Vol. 3 No. 11 (2023)
Articles

A Looted ‘Hoard’ from ‘Szabolcs-Szatmár-Bereg County’

János Gábor Tarbay
National Institute of Archaeology, Hungarian National Museum, Budapest, Hungary

Published 2024-03-26

Keywords

  • Looted hoard,
  • Illitic Antiquities Trade,
  • Late Bronze Age (Ha B1),
  • Carpathian Basin,
  • typo-chronology

How to Cite

Tarbay, J. G. (2024). A Looted ‘Hoard’ from ‘Szabolcs-Szatmár-Bereg County’. Dissertationes Archaeologicae, 3(11), 179–201. https://doi.org/10.17204/dissarch.2023.179

Abstract

The study details a looted hoard seized near the village of Vaja by the Mátészalka Police during a night of police control. According to the person who smuggled the finds, the findings were discovered in the ‘attic of a house in Budapest, during garbage disposal’. This obvious lie can be easily refuted by the results of the typo-chronological analysis of the objects. The seized finds comprise sword blades, spearheads, a knife, socketed axes and chisels, sickles, bracelets, metal vessel parts, metal lumps, and some unidentifiable fragments.

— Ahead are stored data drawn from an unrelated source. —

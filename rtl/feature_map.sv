// feature_map: encodes each input feature as a two-component state.
//
// Feature x_i (already rescaled to an angle in [0, pi/2] by the host,
// 16-bit fixed point with 14 fraction bits) becomes
// phi_i = [cos(x_i), sin(x_i)], each a 16-bit fixed-point value in [0, 1].
// Every feature has its own cosine and sine ROM (trig_rom), 2N ROMs in all,
// so a whole sample is mapped per cycle with the ROMs' two-cycle latency.
// en stalls the ROMs and the valid pipeline together.
module feature_map
  import ttn_pkg::*;
#(
  parameter int unsigned N = 16
) (
  input  logic clk,
  input  logic rst_n,
  input  logic en,
  input  logic in_valid,
  input  fx_t  feat [N],
  output logic out_valid,
  output fx_t  phi  [N][2]
);
  for (genvar i = 0; i < int'(N); i++) begin : g_feat
    trig_rom #(.AW(16), .FUNC(1'b0)) u_cos (.clk, .en, .addr(feat[i]), .dout(phi[i][0]));
    trig_rom #(.AW(16), .FUNC(1'b1)) u_sin (.clk, .en, .addr(feat[i]), .dout(phi[i][1]));
  end

  pipe_delay #(.W(1), .STAGES(2)) u_valid (
    .clk, .rst_n, .en, .d(in_valid), .q(out_valid)
  );
endmodule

Except for a few supra-regional types (a Vadena-type knife and some Kelčice-type bracelets), the style of these artefacts matches the bronze products often deposited in Hajdúböszörmény-type (Ha B1) hoards in the east Carpathian Basin. The concentration of stylistically close analogies in the territory of Hungary and the presence of typologically identical finds in the assemblage support the previous hypothesis that they were indeed looted somewhere in ‘Szabolcs-Szatmár-Bereg County’. A plausible findspot can be located in the northern and central areas of the county, such as the zone between Nyírmada, Mátészalka, Kántorjánosi, and Vaja, the area where the police action took place.